Belgian Lion NV RMBS III: 14 March 2025
On the Closing Date (and from time to time thereafter) Belgian Lion, acting through its compartment Belgian Lion RMBS III, purchased Belgian prime residential mortgage loans from ING Belgium NV/SA. The Issuer financed the initial purchase through the issuance of Class A and B Notes.
The seller, ING Belgium NV/SA, is a wholly owned subsidiary of ING Bank NV. ING Bank is a wholly owned subsidiary of ING Groep NV. ING Group is the holding company for a broad spectrum of companies. ING Belgium NV/SA is a financial institution focusing its core activities on Retail & Private Banking and Wholesale Banking. The bank caters to over 2.9 million clients in Belgium with a wide range of financial products via the distribution channel of their choice.

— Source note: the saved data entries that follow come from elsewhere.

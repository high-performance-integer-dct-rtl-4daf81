// dct8x8_2d: 8 x 8 2D DCT by row-column decomposition.
//
// A row dct8_1d transforms each row of 8 pixels (unsigned PIX_W bits, widened
// to 12-bit signed), transpose8x8 turns the 12-bit row results into columns,
// and a second dct8_1d transforms each column. The result is the orthonormal
// 2D DCT-II of the block, rounded to 12-bit integers (DC = sum / 8).
//
// Interface: one pixel row per cycle with in_valid && in_ready, in whole
// blocks of 8 rows. out_coef[u] is coefficient (u, out_v) (vertical u,
// horizontal out_v), one column per cycle with out_valid, columns v = 0..7
// of a block in order. A block's first column appears 3 cycles after its
// last row if no further block follows, or while the next block streams in.
// The structure (two 1D DCTs and the transpose) follows the document; the
// widths and the handshake are this design's own.
module dct8x8_2d #(
  parameter int unsigned PIX_W = 8
) (
  input  logic             clk,
  input  logic             rst_n,
  input  logic             in_valid,
  output logic             in_ready,
  input  logic [PIX_W-1:0] in_row [8],
  output logic             out_valid,
  output logic [2:0]       out_v,
  output logic signed [11:0] out_coef [8]
);
  logic signed [11:0] px [8];
  logic signed [11:0] rrow [8];
  logic signed [11:0] tcol [8];
  logic               rvalid, tvalid, t_ready, t_next;

  always_comb
    for (int i = 0; i < 8; i++) px[i] = 12'(in_row[i]);

  // a row accepted now reaches the transpose next cycle, so use its
  // next-cycle readiness
  assign in_ready = t_next;

  dct8_1d #(.IW(12), .OW(12)) u_row (
    .clk(clk), .rst_n(rst_n), .in_valid(in_valid && in_ready), .x(px),
    .out_valid(rvalid), .y(rrow)
  );

  transpose8x8 #(.W(12)) u_tr (
    .clk(clk), .rst_n(rst_n), .in_valid(rvalid), .in_ready(t_ready), .accept_next(t_next),
    .in_row(rrow), .out_valid(tvalid), .out_col(tcol)
  );

  dct8_1d #(.IW(12), .OW(12)) u_col (
    .clk(clk), .rst_n(rst_n), .in_valid(tvalid), .x(tcol),
    .out_valid(out_valid), .y(out_coef)
  );

  always_ff @(posedge clk or negedge rst_n)
    if (!rst_n)         out_v <= '0;
    else if (out_valid) out_v <= out_v + 3'd1;

  // a row from the row DCT is never dropped by the transpose
  assert property (@(posedge clk) disable iff (!rst_n) rvalid |-> t_ready);
endmodule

As at the Initial Portfolio date (31 December 2024) the pool consisted of 36,450 loans advanced to 23,626 borrowers, where the Average Principal Balance per borrower is Eur189,530 and per loan is Eur122,849. Product type: annuity – 93.35%, interest only – 5.56%, Fixed Capital Repayment – 1.08%. The current WA LTV is 50.03% (original LTV was 65.87%) and the WA seasoning is 4.36 years. Regional distribution: Flanders – 58.23%, Wallonia – 26.35% and Brussels – 15.43%.
EU Risk Retention: The Seller (in its capacity as originator) has undertaken to retain, on an ongoing basis, a material net economic interest of not less than 5% in the transaction in accordance with Article 6(1) of the Securitisation Regulation. As at the Closing Date, such material net economic interest will be held by the Seller by the retention of 5% of the nominal value of each Class of Notes sold or transferred to investors.
The Notes are not intended to be designated as a STS securitisation for the purposes of the Securitisation Regulation.